** What the task asks **
Go through the listing and copy each line that has the string "equal" in it.

━━━━━━━━━━

// tb_correlator_card: the whole card at its default size (1 ms = 62500
// instruction cycles, 125000 clocks) for about nine milliseconds.
// Analog-sum side: 16 random antenna buses every clock; the 64-antenna M0/M1
// sums must equal a reference sum of the buses ten clocks earlier, first
// with all antennas, then with three buses partly masked and the matching
// offsets; buses must pass through in one clock.  At the end the middle FPGA
// is put in random-output mode (checked against the generator recurrence)
// and all Analog Sum FPGAs in random-data mode (the stream checker in the
// second one must see no errors).
// Read-out side: each Dataout FPGA gets XID = its index; a model of its
// eight ASICs answers RDCLKEN with words {FPGA, chip, intersection-in-chip
// bits 1:0, block, result}.  Transfer RAMs are written so that ms 0 reads all
// 96 intersections (both timeslots), ms 1 and ms 8 read Timeslot 1, and ms
// 2-7 read nothing.  The LTA byte stream of each millisecond must equal the
// expected word sequence built from the intersection maps (zero bytes are
// left out on both sides, as a zero byte cannot be told from an idle slot).
// Control words are written into Dataout 5, shifted twice through a model
// ASIC chain and read back, and a strobe request on all FPGAs must produce
// one strobe each inside the blanking/dump-enable window.
// Every mechanism below must be seen at least once, otherwise it counts as a
// failure: analog sums, masked sums with offsets, random analog output,
// stream checker, skipped intersection, transferred intersection, PAUSE,
// HOLD, millisecond strobe, words merged from each of the 8 Dataout FPGAs,
// control-word shift and read-back, control-word strobe, millisecond test
// bus.
module tb_correlator_card;
  int checks = 0, failures = 0;
  logic clk = 0, clk90 = 0;
  always #5 clk = ~clk;
  initial begin #2.5; forever #5 clk90 = ~clk90; end
  int cyc = 0;
  always @(posedge clk) begin
    cyc++;
    if (cyc > 1400000) begin
      failures++;
      $display("TB_RESULT checks=%0d failures=%0d", checks, failures);
      $finish;
    end
  end
  task automatic chk(bit ok, string msg);
    checks++;
    if (!ok) begin
      failures++;
      if (failures < 20) $display("FAIL %s", msg);
    end
  endtask
  logic rst, ms16 = 0;
  logic [12:0] up_cs = 0;
  logic up_we = 0, up_re = 0;
  logic [4:0] up_sel = 0;
  logic [7:0] up_wdata = 0, up_rdata;
  logic [15:0] asum_in [16], asum_out [16];
  logic [7:0] asum_m0, asum_m1;
  logic [15:0] asic_bot [8], asic_top [8];
  logic [7:0] asic_rdclken [8];
  logic [3:0] asic_cnum [8], asic_blk [8];
  logic [7:0] cw_clk, cw_data, cw_stb, cw_ret_clk, cw_ret_data, blanking, dumpenbl, lta_data, pins3;
  logic [3:0] test_msec;
  correlator_card dut (.clk, .clk90, .rst, .ms16_in(ms16), .up_cs, .up_we, .up_re, .up_sel, .up_wdata,
    .up_rdata, .asum_in, .asum_out, .asum_m0, .asum_m1, .asic_bot, .asic_top, .asic_rdclken,
    .asic_cnum, .asic_blk, .cw_clk, .cw_data, .cw_stb, .cw_ret_clk, .cw_ret_data, .blanking,
    .dumpenbl, .lta_data, .pins3, .test_msec);

  // mechanism counters
  typedef enum int {M_SUM, M_MASKED, M_RNDOUT, M_PNCHK, M_SKIP, M_XFER, M_PAUSE, M_HOLD, M_MSSTB,
                    M_CWSHIFT, M_CWSTB, M_TMSEC, M_MERGE0} mech_e;
  int mech [M_MERGE0 + 8];
  string mname [M_MERGE0 + 8] = '{"analog sum", "masked sum with offset", "random analog output",
    "stream checker", "skipped intersection", "transferred intersection", "PAUSE", "HOLD",
    "millisecond strobe", "control-word shift/read-back", "control-word strobe", "millisecond test bus",
    "merge from Dataout 0", "merge from Dataout 1", "merge from Dataout 2", "merge from Dataout 3",
    "merge from Dataout 4", "merge from Dataout 5", "merge from Dataout 6", "merge from Dataout 7"};

  // ---------------- microprocessor ----------------
  task automatic upw(logic [12:0] cs, int sel, logic [7:0] d);
    @(negedge clk);
    up_cs = cs; up_we = 1; up_sel = 5'(sel); up_wdata = d;
    @(negedge clk);
    up_cs = 0; up_we = 0;
  endtask
  task automatic upr(logic [12:0] cs, int sel, output logic [7:0] d);
    @(negedge clk);
    up_cs = cs; up_re = 1; up_sel = 5'(sel);
    @(negedge clk);
    up_cs = 0; up_re = 0;
    d = up_rdata;
  endtask

  // ---------------- analog sums ----------------
  function automatic int wt(logic [1:0] v);
    int t [4] = '{1, 3, -3, -1};
    return t[v];
  endfunction
  localparam int H = 32;
  logic [15:0] hist [H][16];
  logic [7:0] mk [16];
  int off [2] = '{0, 0};
  int quiet = 20;
  bit sums_on = 1, masked = 0;
  function automatic int ref64(int m);
    int e = 0;
    for (int b = 0; b < 16; b++)
      for (int a = 0; a < 4; a++)
        e += wt(mk[b][4*m + a] ? hist[(cyc - 10 + 4 * H) % H][b][8*m + 2*a +: 2] : 2'b00);
    return e / 2 + off[m];
  endfunction
  always @(negedge clk) if (!rst) begin
    if (quiet > 0) quiet--;
    else if (sums_on) begin
      for (int b = 0; b < 16; b++) chk(asum_out[b] == hist[(cyc - 1 + H) % H][b], "bus pass-through");
      chk(asum_m0 == 8'(ref64(0)) && asum_m1 == 8'(ref64(1)),
          $sformatf("64-antenna sums %0d %0d expected %0d %0d", $signed(asum_m0), $signed(asum_m1), ref64(0), ref64(1)));
      mech[masked ? M_MASKED : M_SUM]++;
    end
    for (int b = 0; b < 16; b++) begin
      asum_in[b] = 16'($urandom);
      hist[cyc % H][b] = asum_in[b];
    end
  end

  // ---------------- ASIC models ----------------
  localparam int AD = 3;
  logic [7:0] rq [8][AD+1];
  logic [3:0] cq [8][AD+1], bq [8][AD+1];
  logic [4:0] kq [8][AD+1][8];
  logic [4:0] kcnt [8][8];
  initial foreach (kcnt[f, c]) kcnt[f][c] = 0;
  always @(posedge clk)
    for (int f = 0; f < 8; f++) begin
      for (int j = AD; j > 0; j--) begin
        rq[f][j] <= rq[f][j-1]; cq[f][j] <= cq[f][j-1]; bq[f][j] <= bq[f][j-1]; kq[f][j] <= kq[f][j-1];
      end
      rq[f][0] <= asic_rdclken[f]; cq[f][0] <= asic_cnum[f]; bq[f][0] <= asic_blk[f]; kq[f][0] <= kcnt[f];
      for (int c = 0; c < 8; c++) if (asic_rdclken[f][c]) kcnt[f][c] <= kcnt[f][c] + 1;
    end
  always_comb
    for (int f = 0; f < 8; f++) begin
      asic_bot[f] = 16'hDEAD;
      asic_top[f] = 16'hBEEF;
      for (int c = 0; c < 8; c++)
        if (rq[f][AD][c]) begin
          if (c < 4) asic_bot[f] = {3'(f), 3'(c), cq[f][AD][1:0], bq[f][AD], kq[f][AD][c][4:1]};
          else       asic_top[f] = {3'(f), 3'(c), cq[f][AD][1:0], bq[f][AD], kq[f][AD][c][4:1]};
        end
    end

  // control-word chain of Dataout 5; the others are looped back
  logic [1023:0] chain5 = '0;
  always @(posedge cw_clk[5]) chain5 <= {chain5[1022:0], cw_data[5]};
  always_comb begin
    cw_ret_clk  = cw_clk;
    cw_ret_data = cw_data;
    cw_ret_data[5] = chain5[1023];
  end

  // ---------------- read-out observation ----------------
  logic [7:0] lta_q [16][$];
  always @(posedge clk) if (!rst && lta_data != 0) lta_q[dut.msec[0]].push_back(lta_data);
  always @(posedge clk) if (!rst && dut.g_do[0].u_do.ce) begin
    if (dut.g_do[0].u_do.progwrd[15]) mech[dut.g_do[0].u_do.transfer ? M_XFER : M_SKIP]++;
    if (dut.g_do[0].u_do.progwrd[11]) mech[M_PAUSE]++;
    if (dut.g_do[0].u_do.progwrd[6])  mech[M_HOLD]++;
    if (dut.g_do[0].u_do.msstb)       mech[M_MSSTB]++;
  end
  int n_stb [8], stb_ok [8];
  logic [7:0] stb_d = 0;
  always @(posedge clk) begin
    stb_d <= cw_stb;
    for (int f = 0; f < 8; f++)
      if (!rst && cw_stb[f] && !stb_d[f]) begin
        n_stb[f]++;
        if (blanking[f] && dumpenbl[f]) stb_ok[f]++;
      end
  end

  function automatic bit xfer_on(int m, int n);
    if (m == 0) return 1;
    if (m >= 2 && m <= 7) return 0;
    return n >= 8'hC0;
  endfunction
  task automatic check_ms(int m);
    logic [7:0] e [$];
    int nw [8];
    foreach (nw[f]) nw[f] = 0;
    for (int n = 8'hA0; n <= 8'hFF; n++) if (xfer_on(m, n)) begin
      int x, ch, cn;
      if (n < 8'hC0) begin
        int sx [8] = '{0, 0, 1, 1, 6, 6, 7, 7};
        int sc [8] = '{0, 3, 4, 6, 0, 3, 4, 6};
        x = sx[(n - 8'hA0) / 4]; ch = sc[(n - 8'hA0) / 4]; cn = ((n - 8'hA0) % 4) * 5;
      end else begin
        int t = n - 8'hC0;
        x  = (t % 32) / 8 + (m >= 8 ? 4 : 0);
        ch = ((m / 2) % 4) * 2 + (t / 4) % 2;
        cn = (m % 2) * 8 + (t / 32) * 4 + t % 4;
      end
      for (int r = 0; r < 256; r++) begin
        logic [15:0] w;
        w = {3'(x), 3'(ch), 2'(cn), 4'(r / 16), 4'(r % 16)};
        if (w[7:0] != 0) e.push_back(w[7:0]);
        if (w[15:8] != 0) e.push_back(w[15:8]);
        nw[x]++;
      end
    end
    chk(lta_q[m].size() == e.size(), $sformatf("ms %0d: %0d LTA bytes, expected %0d", m, lta_q[m].size(), e.size()));
    begin
      int bad = 0;
      for (int i = 0; i < e.size() && i < lta_q[m].size(); i++)
        if (lta_q[m][i] != e[i]) begin
          if (bad < 5) $display("FAIL ms %0d byte %0d: %h expected %h", m, i, lta_q[m][i], e[i]);
          bad++;
        end
      chk(bad == 0, $sformatf("ms %0d: %0d wrong bytes", m, bad));
      if (bad == 0 && lta_q[m].size() == e.size())
        for (int f = 0; f < 8; f++) mech[M_MERGE0 + f] += nw[f];
    end
  endtask

  initial begin
    logic [7:0] d, lo, hi;
    logic [7:0] img [128];
    logic [15:0] w [3];
    rst = 1;
    foreach (mk[b]) mk[b] = 8'hFF;
    foreach (asum_in[b]) asum_in[b] = 0;
    repeat (3) @(posedge clk);
    @(negedge clk) rst = 0;
    // XIDs
    for (int f = 0; f < 8; f++) begin
      upw(13'(1 << f), 3, 8'(f));
      upw(13'(1 << f), 3, 8'h00);
    end
    // transfer RAMs (all Dataout FPGAs alike): ms 0 everything, ms 2-7 nothing
    upw(13'hFF, 0, 8'h00);
    for (int i = 0; i < 16; i++) upw(13'hFF, 4, (i < 4) ? 8'h00 : 8'hFF);
    for (int i = 0; i < 16; i++) upw(13'hFF, 4, (i < 8) ? 8'h00 : 8'hFF);
    for (int i = 0; i < 96; i++) upw(13'hFF, 4, 8'h00);
    // control words of Dataout 5, bank 3, shifted twice
    upw(13'h20, 9, 8'h33);
    upw(13'h20, 0, 8'h00);
    for (int a = 0; a < 128; a++) begin img[a] = 8'($urandom); upw(13'h20, 7, img[a]); end
    upw(13'h20, 17, 8'h00);
    repeat (2100) @(negedge clk);
    upw(13'h20, 17, 8'h00);
    repeat (2100) @(negedge clk);
    upr(13'h20, 10, d);
    chk(d == 8'h01, "shift done");
    upw(13'h20, 0, 8'h00);
    begin
      int bad = 0;
      for (int a = 0; a < 128; a++) begin upr(13'h20, 8, d); if (d != img[a]) bad++; end
      for (int i = 0; i < 1024; i++) if (chain5[1023 - i] != img[i / 8][i % 8]) bad++;
      chk(bad == 0, $sformatf("control words: %0d mismatches", bad));
      if (bad == 0) mech[M_CWSHIFT]++;
    end
    // masks on buses 3, 8 and 13 with the matching offsets
    begin
      int nm [2];
      logic [7:0] m3, m8, m13;
      m3 = 8'($urandom); m8 = 8'($urandom); m13 = 8'($urandom);
      sums_on = 0;
      upw(13'h0100, 9, m3); upw(13'h0400, 7, m8); upw(13'h1000, 7, m13);
      mk[3] = m3; mk[8] = m8; mk[13] = m13;
      for (int m = 0; m < 2; m++) begin
        nm[m] = 12 - $countones(m3[4*m +: 4]) - $countones(m8[4*m +: 4]) - $countones(m13[4*m +: 4]);
        upw(13'h0400, 2 + m, 8'(-(nm[m] / 2)));
        off[m] = -(nm[m] / 2);
      end
      quiet = 20;
      masked = 1;
      sums_on = 1;
    end
    // 16 ms pulse, then strobe requests on every Dataout FPGA
    @(negedge clk) ms16 = 1;
    @(negedge clk) ms16 = 0;
    upw(13'hFF, 11, 8'h28);
    for (int m = 0; m <= 8; m++) begin
      wait (dut.g_do[0].u_do.msstb);
      repeat (3) @(negedge clk);
    end
    repeat (60000) @(negedge clk);
    for (int m = 0; m <= 8; m++) check_ms(m);
    for (int f = 0; f < 8; f++) chk(n_stb[f] == 1 && stb_ok[f] == 1, $sformatf("Dataout %0d strobes %0d", f, n_stb[f]));
    if (n_stb[0] == 1 && stb_ok[0] == 1) mech[M_CWSTB]++;
    // millisecond test bus of Dataout 0
    chk(test_msec == 0, "test bus idle without XID7");
    upw(13'h01, 3, 8'h80); upw(13'h01, 3, 8'h00);
    repeat (3) @(negedge clk);
    chk(test_msec == dut.msec[0] && test_msec != 0, $sformatf("test bus shows MSEC %0d", test_msec));
    if (test_msec == dut.msec[0] && test_msec != 0) mech[M_TMSEC]++;
    // random output of the middle Analog Sum FPGA
    sums_on = 0;
    upw(13'h0400, 1, 8'h84);
    repeat (4) @(negedge clk);
    for (int i = 0; i < 200; i++) begin
      w[i % 3] = {asum_m1, asum_m0};
      if (i >= 2) begin
        chk(w[i % 3] == 16'(corr_pkg::lfsr_step16({w[(i + 1) % 3], w[(i + 2) % 3]})), "random analog output");
        mech[M_RNDOUT]++;
      end
      @(negedge clk);
    end
    // random data on all buses, checked by the second FPGA's stream checker
    upw(13'h1F00, 1, 8'h06);
    @(negedge clk) ms16 = 1;
    @(negedge clk) ms16 = 0;
    repeat (4) @(negedge clk);
    upw(13'h0200, 4, 8'h02);
    repeat (300) @(negedge clk);
    upr(13'h0200, 24, lo); upr(13'h0200, 25, hi);
    chk({hi, lo} == 0, $sformatf("stream checker: %0d errors", {hi, lo}));
    if ({hi, lo} == 0) mech[M_PNCHK]++;
    foreach (mech[i]) begin
      chk(mech[i] > 0, $sformatf("mechanism never seen: %s", mname[i]));
      $display("mechanism %-30s %0d", mname[i], mech[i]);
    end
    $display("TB_RESULT checks=%0d failures=%0d", checks, failures);
    $finish;
  end
endmodule
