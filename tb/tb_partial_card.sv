// tb_partial_card: the partially populated card of the two-station
// correlator, at the default size.  Only the bottom row of eight ASICs is
// fitted: chips 0 and 1 of Dataout FPGAs 0-3.  All Dataout FPGAs get XID4
// (partial card).  Each ASIC's 4 x 4 intersection array then holds two
// useful 2 x 2 arrays, the upper-left {0, 1, 4, 5} and the lower-right
// {10, 11, 14, 15}.  Timeslot 0 reads the diagonal {0, 5, 10, 15} of every
// fitted chip; the transfer RAMs are programmed so that Timeslot 1 reads the
// remaining four, {1, 4} in millisecond 0 and {11, 14} in millisecond 1, and
// nothing from millisecond 2 on; a control-word strobe makes that bank
// the active one.  The testbench checks the LTA byte stream
// of milliseconds 0-2 against the expected word sequence (ASIC model words
// {1, FPGA[1:0], chip[0], intersection, block, result}, zero bytes left
// out), and that over one pass (Timeslot 0 of one millisecond plus Timeslot
// 1 of the whole cycle) the eight fitted ASICs deliver each of their eight
// useful intersections exactly once, 256 results each, with no read of an
// unfitted chip.  Timeslot 0 repeats every millisecond by design.
// The partial-card map, the fitted chips and the choice of useful
// intersections follow the card's description.  The ASIC word format and the
// model's latency (word driven on the 4th and 5th clocks after RDCLKEN, as in
// the other card-level testbench) are this testbench's own choices.  Runs
// about 560 k clocks (4.5 ms); the watchdog stops it at 900 k clocks.
module tb_partial_card;
  int checks = 0, failures = 0;
  logic clk = 0, clk90 = 0;
  always #5 clk = ~clk;
  initial begin #2.5; forever #5 clk90 = ~clk90; end
  int cyc = 0;
  always @(posedge clk) begin
    cyc++;
    if (cyc > 900000) begin
      failures++;
      $display("TB_RESULT checks=%0d failures=%0d", checks, failures);
      $finish;
    end
  end
  task automatic chk(bit ok, string msg);
    checks++;
    if (!ok) begin
      failures++;
      if (failures < 20) $display("FAIL %s", msg);
    end
  endtask
  logic rst, ms16 = 0;
  logic [12:0] up_cs = 0;
  logic up_we = 0, up_re = 0;
  logic [4:0] up_sel = 0;
  logic [7:0] up_wdata = 0, up_rdata;
  logic [15:0] asum_in [16], asum_out [16];
  logic [7:0] asum_m0, asum_m1;
  logic [15:0] asic_bot [8], asic_top [8];
  logic [7:0] asic_rdclken [8];
  logic [3:0] asic_cnum [8], asic_blk [8];
  logic [7:0] cw_clk, cw_data, cw_stb, blanking, dumpenbl, lta_data, pins3;
  logic [3:0] test_msec;
  correlator_card dut (.clk, .clk90, .rst, .ms16_in(ms16), .up_cs, .up_we, .up_re, .up_sel, .up_wdata,
    .up_rdata, .asum_in, .asum_out, .asum_m0, .asum_m1, .asic_bot, .asic_top, .asic_rdclken,
    .asic_cnum, .asic_blk, .cw_clk, .cw_data, .cw_stb, .cw_ret_clk(cw_clk), .cw_ret_data(cw_data),
    .blanking, .dumpenbl, .lta_data, .pins3, .test_msec);
  initial foreach (asum_in[b]) asum_in[b] = 16'h0000;

  task automatic upw(logic [12:0] cs, int sel, logic [7:0] d);
    @(negedge clk);
    up_cs = cs; up_we = 1; up_sel = 5'(sel); up_wdata = d;
    @(negedge clk);
    up_cs = 0; up_we = 0;
  endtask

  // ASIC models (only chips 0 and 1 of FPGAs 0-3 are fitted)
  localparam int AD = 3;
  logic [7:0] rq [8][AD+1];
  logic [3:0] cq [8][AD+1], bq [8][AD+1];
  logic [4:0] kq [8][AD+1][8];
  logic [4:0] kcnt [8][8];
  int unfitted = 0;
  initial foreach (kcnt[f, c]) kcnt[f][c] = 0;
  always @(posedge clk)
    for (int f = 0; f < 8; f++) begin
      for (int j = AD; j > 0; j--) begin
        rq[f][j] <= rq[f][j-1]; cq[f][j] <= cq[f][j-1]; bq[f][j] <= bq[f][j-1]; kq[f][j] <= kq[f][j-1];
      end
      rq[f][0] <= asic_rdclken[f]; cq[f][0] <= asic_cnum[f]; bq[f][0] <= asic_blk[f]; kq[f][0] <= kcnt[f];
      for (int c = 0; c < 8; c++) if (asic_rdclken[f][c]) begin
        kcnt[f][c] <= kcnt[f][c] + 1;
        if (!rst && (f > 3 || c > 1)) unfitted++;
      end
    end
  always_comb
    for (int f = 0; f < 8; f++) begin
      asic_bot[f] = 16'h0000;
      asic_top[f] = 16'h0000;
      for (int c = 0; c < 2; c++)
        if (f < 4 && rq[f][AD][c]) asic_bot[f] = {1'b1, 2'(f), 1'(c), cq[f][AD], bq[f][AD], kq[f][AD][c][4:1]};
    end

  logic [7:0] lta_q [16][$];
  always @(posedge clk) if (!rst && lta_data != 0) lta_q[dut.msec[0]].push_back(lta_data);

  // transfer pattern: TS0 all in ms 0 and 1, TS1 only the off-diagonal
  // intersections of the two useful 2 x 2 arrays
  function automatic void tmap(int m, int n, output int x, output int ch, output int cn);
    if (n < 8'hC0) begin
      int s = n - 8'hA0;
      x = s / 8; ch = (s / 4) % 2; cn = (s % 4) * 5;
    end else begin
      int t = n - 8'hC0;
      x  = (t % 32) / 8 + (m >= 8 ? 4 : 0);
      ch = ((m / 2) % 4) * 2 + (t / 4) % 2;
      cn = (m % 2) * 8 + (t / 32) * 4 + t % 4;
    end
  endfunction
  function automatic bit xfer_on(int m, int n);
    int x, ch, cn;
    if (m > 1) return 0;
    if (n < 8'hC0) return 1;
    tmap(m, n, x, ch, cn);
    return (m == 0) ? (cn == 1 || cn == 4) : (cn == 11 || cn == 14);
  endfunction

  int seen [4][2][16];
  task automatic check_ms(int m);
    logic [7:0] e [$];
    for (int n = 8'hA0; n <= 8'hFF; n++) if (xfer_on(m, n)) begin
      int x, ch, cn;
      tmap(m, n, x, ch, cn);
      chk(x < 4 && ch < 2, $sformatf("ms %0d int %0h maps to unfitted FPGA %0d chip %0d", m, n, x, ch));
      if (m == 0 || n >= 8'hC0) seen[x % 4][ch % 2][cn]++;
      for (int r = 0; r < 256; r++) begin
        logic [15:0] w;
        w = {1'b1, 2'(x), 1'(ch), 4'(cn), 4'(r / 16), 4'(r % 16)};
        if (w[7:0] != 0) e.push_back(w[7:0]);
        e.push_back(w[15:8]);
      end
    end
    chk(lta_q[m].size() == e.size(), $sformatf("ms %0d: %0d LTA bytes, expected %0d", m, lta_q[m].size(), e.size()));
    begin
      int bad = 0;
      for (int i = 0; i < e.size() && i < lta_q[m].size(); i++)
        if (lta_q[m][i] != e[i]) begin
          if (bad < 5) $display("FAIL ms %0d byte %0d: %h expected %h", m, i, lta_q[m][i], e[i]);
          bad++;
        end
      chk(bad == 0, $sformatf("ms %0d: %0d wrong bytes", m, bad));
    end
  endtask

  initial begin
    rst = 1;
    repeat (3) @(posedge clk);
    @(negedge clk) rst = 0;
    for (int f = 0; f < 8; f++) begin
      upw(13'(1 << f), 3, 8'(8'h10 | f));
      upw(13'(1 << f), 3, 8'h00);
    end
    // transfer RAM bank 0: byte {ms, int[6:3]}, bit int[2:0]
    upw(13'hFF, 0, 8'h00);
    for (int m = 0; m < 16; m++)
      for (int b = 0; b < 16; b++) begin
        logic [7:0] v;
        for (int j = 0; j < 8; j++) begin
          int n;
          n = 8'h80 + 8 * b + j;
          v[j] = (n >= 8'hA0) ? xfer_on(m, n) : 1'b0;
        end
        upw(13'hFF, 4, v);
      end
    @(negedge clk) ms16 = 1;
    @(negedge clk) ms16 = 0;
    // the control-word strobe makes the written bank the active one
    upw(13'hFF, 11, 8'h28);
    for (int m = 0; m <= 3; m++) begin
      wait (dut.g_do[0].u_do.msstb);
      repeat (3) @(negedge clk);
    end
    repeat (60000) @(negedge clk);
    for (int m = 0; m <= 2; m++) check_ms(m);
    foreach (seen[x, c, i]) begin
      bit useful;
      useful = (i / 4 < 2 && i % 4 < 2) || (i / 4 >= 2 && i % 4 >= 2);
      chk(seen[x][c][i] == (useful ? 1 : 0), $sformatf("FPGA %0d chip %0d intersection %0d read %0d times", x, c, i, seen[x][c][i]));
    end
    chk(unfitted == 0, $sformatf("%0d read enables to unfitted chips", unfitted));
    $display("TB_RESULT checks=%0d failures=%0d", checks, failures);
    $finish;
  end
endmodule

━━━━━━━━━━

** Answer **
// sums must equal a reference sum of the buses ten clocks earlier, first
// 2-7 read nothing.  The LTA byte stream of each millisecond must equal the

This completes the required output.